Soem of them have a thing in the lobby where you enter in some info into a computer and put your package on the scale and then pay with a credit/debit card and then it prints your stamp. Then you put it in the bin.


----------



## Shelbycsx (Nov 15, 2006)

> No, they dont ask what im shipping, they merely rip it open and keep it.


Is there any regulation against sending live items through the USPS??


----------



## Rick (Nov 15, 2006)

> > No, they dont ask what im shipping, they merely rip it open and keep it.
> 
> 
> Is there any regulation against sending live items through the USPS??


Yes. Not supposed to do it.


----------



## Christian (Nov 16, 2006)

FedEx also stopped shipping live animals! We tried this supplier, too, and this was the answer we got.

Regards,

Christian


----------



## Orin (Nov 16, 2006)

Actually, according to the USPS regulations it is allowable to send harmless live invertebrates which would include any native mantids in the states (not HI and possibly not FL) --unless new rules are made. Of course anything with a harmful bite or sting or against local regulations isn't allowed. However, it is a problem to write live on the boxes because USPS goes through other shippers (they don't have their own planes) who can turn down live animals and often do because they don't want the hassle from people trying to ask them for compensation for a DOA.


----------



## Orin (Nov 16, 2006)

Sorry, you can send live scorpions but you have to write "live venemous scrorpions" all over the box and double box it and a few other rules you can look up online.


----------



## AFK (Nov 16, 2006)

i received a large shipment of live water diving beetles, whirligig beetles, and giant water scavenger beetles about a year ago via USPS, and the box had in large conspicuous letters, "HANDLE WITH CARE - LIVE INSECTS"
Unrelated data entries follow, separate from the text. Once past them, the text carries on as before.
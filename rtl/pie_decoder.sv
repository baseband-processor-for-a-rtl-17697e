// pie_decoder: Pulse-Interval-Encoding decoder for the reader-to-tag link.
// A PIE symbol is a high interval closed by a short low pulse, so every symbol ends at a rising
// edge of data_in and its length is the number of master cycles between two rising edges. A frame
// opens with a delimiter (low), then data-0, RTcal and, for a Query, TRcal. The decoder measures
// RTcal, sets pivot = RTcal/2 and decides each later symbol: shorter than pivot is a '0', otherwise
// a '1'. The symbol after RTcal is TRcal when it is longer than RTcal, else it is already the first
// data bit (frame-sync). end_prea rises once that symbol has been classified. trcal keeps the
// last TRcal received, since only a Query carries one and later replies still need it.
// Counting between rising edges and the pivot rule follow the document (the pivot is RTcal/2, as in
// its measured example RTcal=30, pivot=15); the TRcal test, the idle/timeout behaviour and the
// saturating counters are this design's choices.
// Timing: bit_out/bit_strobe are registered, valid the cycle after the rising edge that closed
// the symbol. Dropping `en` returns the decoder to idle (waiting for a delimiter).
module pie_decoder
  import rfid_pkg::*;
(
  input  logic             clk,
  input  logic             rst,
  input  logic             en,          // clk_pie: decoder enable (clock gating)
  input  logic             data_in,
  output logic             bit_out,
  output logic             bit_strobe,
  output logic             end_prea,
  output logic [CNT_W-1:0] rtcal,
  output logic [CNT_W-1:0] trcal,
  output logic [CNT_W-1:0] pivot
);
  typedef enum logic [2:0] {S_IDLE, S_DELIM, S_DATA0, S_RTCAL, S_FIRST, S_DATA} state_e;
  state_e           state;
  logic             prev;
  logic [CNT_W-1:0] cnt;
  logic             rise, fall, sat;

  assign rise  = data_in & ~prev;
  assign fall  = ~data_in & prev;
  assign sat   = &cnt;
  assign pivot = rtcal >> 1;

  always_ff @(posedge clk) begin
    if (rst || !en) begin
      state      <= S_IDLE;
      prev       <= 1'b1;
      cnt        <= '0;
      bit_out    <= 1'b0;
      bit_strobe <= 1'b0;
      end_prea   <= 1'b0;
      if (rst) begin
        rtcal <= '0;
        trcal <= '0;
      end
    end else begin
      prev       <= data_in;
      bit_strobe <= 1'b0;
      cnt        <= rise ? CNT_W'(1) : (sat ? cnt : cnt + 1'b1);
      unique case (state)
        S_IDLE:  if (fall) begin
                   state    <= S_DELIM;
                   end_prea <= 1'b0;
                 end
        S_DELIM: if (rise) state <= S_DATA0;
                 else if (sat) state <= S_IDLE;
        S_DATA0: if (rise) state <= S_RTCAL;
                 else if (sat) state <= S_IDLE;
        S_RTCAL: if (rise) begin
                   rtcal <= cnt;
                   state <= S_FIRST;
                 end else if (sat) state <= S_IDLE;
        S_FIRST: if (rise) begin
                   end_prea <= 1'b1;
                   state    <= S_DATA;
                   if (cnt > rtcal) begin
                     trcal <= cnt;
                   end else begin
                     bit_out    <= (cnt >= pivot);
                     bit_strobe <= 1'b1;
                   end
                 end else if (sat) state <= S_IDLE;
        S_DATA:  if (rise) begin
                   bit_out    <= (cnt >= pivot);
                   bit_strobe <= 1'b1;
                 end else if (sat) begin
                   state    <= S_IDLE;
                   end_prea <= 1'b0;
                 end
        default: state <= S_IDLE;
      endcase
    end
  end
endmodule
unless a new law was created in the last year, i had no problem whatsoever with shipped insects.

p.s. an aquarium of water insects is one of the coolest ever pets you can ever have.


----------



## Orin (Nov 18, 2006)

If you got them from the business I think you did, in the last six months that business had to switch to UPS because the USPS started sending back all the express boxes turned down by the carrier (the outside company, often Fedex, not the post office) saying 'couldn't find a plane'.


----------



## Rick (Nov 18, 2006)

I have not had any issues with shipping USPS but I use the kiosk to ship packages yourself and it does ask you if it contains live animals or animal parts.


----------



## vincecater (Nov 18, 2006)

I found that you can legally send insects (within the UK that is) as long as you state they are live food for other reptiles/insects. This is within the royal mail guidelines I believe?

cheerz, Vince


----------



## Ian (Nov 18, 2006)

Aparently not Vince. You are only allowed to send insects stated by the Royal Mail terms (bees, mealworms, and a few others. Crickets, locusts, waxworms etc are not listed.) However on the parcelforce website, which they are sent by, you are allowed to send insects which can be used as pest control. The praying mantis comes under this category, I believe.


----------



## infinity (Nov 18, 2006)

Use the word perishable... it achieves the same thing and people tend to associate it with food/ fruit. I think just as long as they don't know what's in the box and can see that the box is secure, they don't seem to mind.

I get mine dropped off in an insulated box outside my house- the post office knows I bring in live bugs so they actively try to dump it when they come round to my house just so they don't have to put up with the chirping back at the office  

You do get batter service- the worse they think the bug is, the quicker they come round to get rid of it


----------